Steinberg said the measures are designed to close numerous loopholes that gun manufacturers have exploited to get around California’s existing restrictions. …
It’s not a “loophole.” It’s not “getting around existing restrictions.” It’s, definitionally, complying with the law.
Other proposed measures in California would ban so-called “bullet buttons” that can be used to quickly detach and reload magazines in semi-automatic rifles, and update the legal definition of shotguns to prohibit a new version that can rapidly fire shotgun shells and .45-caliber ammunition.
A “bullet button,” for those fortunate enough to live in a freer state, is a mechanism that replaces the magazine release on a center-fire rifle which makes the magazine unremovable without a tool. This is what we already have to deal with in California. Does anyone truly believe that a person who is committed to killing will bother with a bullet button in the first place, much less blocking magazines to only 10 rounds (another California law already in the books)? No, only law-abiding citizens would have to deal with these restrictions. But now, even that is too much for the non-thinkers in Sacramento.
All these new laws will do nothing to prevent crime.
Those of you who have followed me through the years know that I try to maintain a certain level of decorum. I understand that the message can be lost if it is not presented properly.
(Incidentally, in one notable angry rant from 2010 - the only other angry rant I can remember right now - I predicted that the “brain-dead, nanny-statist, liberty-hating, government-dependent morons” of California would need to soon raise taxes due to what I called the “economic carpet-bombing the left’s policies have continued to defecate on the people.” The tax increases were voted on this last November. It only took two years.)
So, happily and by design, it is rare for me to lose my composure (for a dispassionate response to the gun control nonsense, I kindly ask that you click here).
But this… this just makes me angry. These idiots - these assholes - are pushing for laws that will make my family less safe. Forget about my liberty for a moment, my inherent right as a human being to do anything that’s peaceful - the actions of these benighted politicians will place my children in greater danger for the sake of their disgusting power-play. And let’s be clear, here: the more ignorant and naïve ones may earnestly believe they are pursuing good policy and hoping to make our communities safer, but the slightly less dumb ones understand that this is about power.
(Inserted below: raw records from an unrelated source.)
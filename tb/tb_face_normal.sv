// tb_face_normal: checks the normal z component and the cull decision.
//
// Hand cases (flat square, mirrored square, degenerate face), random
// corners, collinear corners (zero normal) and corners at the ends of the
// 11-bit range, compared with the cross product worked out here; cull must
// be set only for a negative normal with backface_on high.
module tb_face_normal;
  import lg_pkg::*;

  point_t a, b, c;
  logic backface_on;
  logic signed [2*COORD_W+1:0] normal_z;
  logic cull;
  int checks = 0, failures = 0;

  face_normal dut (.*);

  initial begin
    #100000;
    failures++;
    $display("TB_RESULT checks=%0d failures=%0d", checks, failures);
    $finish;
  end

  task automatic try(input int ax, ay, bx, by, cx, cy, input bit bf);
    longint n;
    a = '{x: coord_t'(ax), y: coord_t'(ay)};
    b = '{x: coord_t'(bx), y: coord_t'(by)};
    c = '{x: coord_t'(cx), y: coord_t'(cy)};
    backface_on = bf;
    #1;
    n = (longint'(bx) - longint'(ax)) * (longint'(cy) - longint'(ay))
      - (longint'(by) - longint'(ay)) * (longint'(cx) - longint'(ax));
    checks++;
    if (longint'(normal_z) != n || cull != (bf && n < 0)) begin
      failures++;
      $display("FAIL: (%0d,%0d)(%0d,%0d)(%0d,%0d) n=%0d exp %0d cull=%0d", ax, ay, bx, by, cx, cy,
               normal_z, n, cull);
    end
  endtask

  initial begin
    try(64, 84, 70, 84, 64, 87, 1);     // flat face seen from above: 6*3 = 18, drawn
    try(64, 84, 58, 84, 64, 87, 1);     // mirrored: -18, culled
    try(64, 84, 58, 84, 64, 87, 0);     // same, culling off
    try(10, 10, 20, 20, 30, 30, 1);     // degenerate: 0, drawn
    for (int k = 0; k < 2000; k++)
      try($urandom_range(0, 800) - 400, $urandom_range(0, 800) - 400,
          $urandom_range(0, 800) - 400, $urandom_range(0, 800) - 400,
          $urandom_range(0, 800) - 400, $urandom_range(0, 800) - 400, 1'($urandom));
    // Zero normals: coincident or collinear corners must never be culled.
    for (int k = 0; k < 300; k++) begin
      int ax, ay, dx, dy, s1, s2;
      ax = $urandom_range(0, 600) - 300;  ay = $urandom_range(0, 600) - 300;
      dx = $urandom_range(0, 40) - 20;    dy = $urandom_range(0, 40) - 20;
      s1 = $urandom_range(0, 10) - 5;     s2 = $urandom_range(0, 10) - 5;
      try(ax, ay, ax + s1 * dx, ay + s1 * dy, ax + s2 * dx, ay + s2 * dy, 1);
    end
    // Corners at the ends of the coordinate range: widest differences.
    for (int k = 0; k < 500; k++)
      try($urandom_range(0, 2047) - 1024, $urandom_range(0, 2047) - 1024,
          $urandom_range(0, 2047) - 1024, $urandom_range(0, 2047) - 1024,
          $urandom_range(0, 2047) - 1024, $urandom_range(0, 2047) - 1024, 1);
    try(-1024, -1024, 1023, -1024, -1024, 1023, 1);   // largest positive normal
    try(-1024, -1024, -1024, 1023, 1023, -1024, 1);   // largest negative normal
    $display("TB_RESULT checks=%0d failures=%0d", checks, failures);
    $finish;
  end
endmodule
In any case, I note again: like all gun control, these laws will not curb crime. To the contrary, criminals will be empowered in the face of a less-armed populace. You see, there’s a “free rider benefit” disbursed amongst a population when a significant enough portion is able to defend itself. To borrow Penn Jillette’s thought experiment: if half the women in the world were given guns, even the half without guns would be less likely to be attacked. The same logic applies in reverse: even if some of us find ways to stay legally armed, there will be fewer of us and most of us will be not as sufficiently armed as we could be. As such, the balance shifts in favor of the criminals who now are countered with a weaker populace - and the result will be a higher incidence of crime. This is why Washington D.C. was the murder capital of the United States for many years when its gun laws were particularly severe, and things have gotten better since laws have become less controlling. Now, the leftist petrie dish that is Chicago is the murder capital of the U.S. - where the gun laws are among the strictest in the country.
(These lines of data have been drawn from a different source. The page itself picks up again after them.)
// fb_to_vga: scans a 320 x 240 frame buffer out as 640 x 480 VGA video.
//
// A horizontal counter (800 clocks per line: 96 sync, 48 back porch, 640
// active, 16 front porch) and a vertical counter (525 lines: 2 sync, 33
// back porch, 480 active, 10 front porch) give standard 640 x 480 timing
// from a 25 MHz pixel clock. Each frame-buffer pixel covers 2 x 2 screen
// pixels, so the read address is (line/2)*320 + (column/2). The 2-bit
// value read back is mapped to a colour through a table picked by
// color_options (see palette() below; index 0 is the background, whose red
// ramps with the line number). Sync pulses are active low; blank_n is low
// outside the active picture, where the colour outputs are 0.
//
// Timing: position is presented to the frame buffer in the cycle the
// counters reach a pixel; the RAM answers one clock later and the colour
// is registered one clock after that, so hs, vs and blank_n are delayed by
// two clocks to stay aligned with r, g, b. frame_done pulses for one clock
// at the last clock of each frame. The timing numbers and colour tables
// follow the report; the pipeline alignment is this design's own.
module fb_to_vga
  import lg_pkg::*;
#(
  parameter int HSYNC   = 96,
  parameter int HBACK   = 48,
  parameter int HACTIVE = 640,
  parameter int HFRONT  = 16,
  parameter int VSYNC   = 2,
  parameter int VBACK   = 33,
  parameter int VACTIVE = 480,
  parameter int VFRONT  = 10
) (
  input  logic             clk,
  input  logic             rst,
  input  logic [2:0]       color_options,
  output logic [FB_AW-1:0] position,
  input  pixel_t           current_value,
  output logic             frame_done,
  output logic             vga_hs,
  output logic             vga_vs,
  output logic             vga_blank_n,
  output logic             vga_sync_n,
  output logic [9:0]       vga_r,
  output logic [9:0]       vga_g,
  output logic [9:0]       vga_b
);

  localparam int HTOTAL = HSYNC + HBACK + HACTIVE + HFRONT;
  localparam int VTOTAL = VSYNC + VBACK + VACTIVE + VFRONT;
  localparam int HSTART = HSYNC + HBACK;
  localparam int VSTART = VSYNC + VBACK;

  typedef struct packed {
    logic [9:0] r;
    logic [9:0] g;
    logic [9:0] b;
  } rgb_t;

  localparam logic [9:0] FULL = 10'h3FF;
  localparam logic [9:0] DIM  = 10'h080;

  // Colour table. grad is the current line number.
  function automatic rgb_t palette(input logic [2:0] opt, input pixel_t v,
                                   input logic [9:0] grad);
    rgb_t bg;
    bg = '{r: grad, g: DIM, b: 10'd0};
    unique case (opt)
      3'b000: unique case (v)
                2'b00: return bg;
                2'b01: return '{r: 10'd0, g: FULL, b: FULL};
                2'b10: return '{r: FULL,  g: 10'd0, b: FULL};
                2'b11: return '{r: FULL,  g: FULL, b: FULL};
              endcase
      3'b001: unique case (v)
                2'b00: return bg;
                2'b01, 2'b10: return '{r: 10'd0, g: FULL, b: grad + 10'd200};
                2'b11: return '{r: FULL, g: FULL, b: FULL};
              endcase
      3'b010: unique case (v)
                2'b00: return bg;
                default: return '{r: 10'd0, g: FULL, b: FULL};
              endcase
      3'b100: unique case (v)
                2'b00: return '{r: 10'd0, g: 10'd0, b: 10'd0};
                default: return '{r: FULL, g: FULL, b: FULL};
              endcase
      default: unique case (v)
                2'b00: return bg;
                2'b11: return '{r: FULL, g: FULL, b: FULL};
                default: return '{r: 10'd0, g: FULL, b: FULL};
              endcase
    endcase
    return bg;
  endfunction

  logic [9:0] hcount, vcount;
  logic       end_of_line, end_of_field;

  assign end_of_line  = (int'(hcount) == HTOTAL - 1);
  assign end_of_field = (int'(vcount) == VTOTAL - 1);

  always_ff @(posedge clk) begin
    if (rst) begin
      hcount <= '0;
      vcount <= '0;
    end else if (end_of_line) begin
      hcount <= '0;
      vcount <= end_of_field ? '0 : vcount + 10'd1;
    end else begin
      hcount <= hcount + 10'd1;
    end
  end

  // stage 0: counters -> timing and read address
  logic hs0, vs0, act0;
  logic [9:0] col0, line0;
  always_comb begin
    hs0   = int'(hcount) < HSYNC;
    vs0   = int'(vcount) < VSYNC;
    act0  = (int'(hcount) >= HSTART) && (int'(hcount) < HSTART + HACTIVE) &&
            (int'(vcount) >= VSTART) && (int'(vcount) < VSTART + VACTIVE);
    col0  = hcount - 10'(HSTART);
    line0 = vcount - 10'(VSTART);
    position = act0 ? FB_AW'(int'(line0[9:1]) * FB_W + int'(col0[9:1])) : '0;
  end

  // stages 1 and 2
  logic       hs1, vs1, act1, hs2, vs2, act2;
  logic [9:0] grad1;
  rgb_t       colour;

  always_ff @(posedge clk) begin
    if (rst) begin
      {hs1, vs1, act1, hs2, vs2, act2} <= '0;
      colour     <= '0;
      frame_done <= 1'b0;
      grad1      <= '0;
    end else begin
      hs1   <= hs0;
      vs1   <= vs0;
      act1  <= act0;
      grad1 <= vcount;
      hs2   <= hs1;
      vs2   <= vs1;
      act2  <= act1;
      colour <= act1 ? palette(color_options, current_value, grad1) : '0;
      frame_done <= end_of_line && end_of_field;
    end
  end

  assign vga_hs      = ~hs2;
  assign vga_vs      = ~vs2;
  assign vga_blank_n = act2;
  assign vga_sync_n  = 1'b0;
  assign vga_r       = colour.r;
  assign vga_g       = colour.g;
  assign vga_b       = colour.b;

endmodule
Trust in authorities as an alternative to self-defense is grossly misplaced, an opinion borne of ignorance and naïveté. The police simply cannot be trusted for protection. Warren v. District of Columbia held that the police are under absolutely no obligation to provide police services to individuals, even if a dispatcher promises help to be on the way. But even if we assume some hypothetical police angel who is not corrupt or lazy and is completely selfless and respectful and concerned only about protecting innocents - even this mythical creature can’t stop a crime in progress faster than the victim who is already at the scene. The Newton police took twenty minutes to arrive to a shooting in (naturally) a gun-free zone filled with the most precious among us. If it took twenty minutes for police to come to the aid of countless innocent and defenseless children in a small town, how long will it take for them to get to you?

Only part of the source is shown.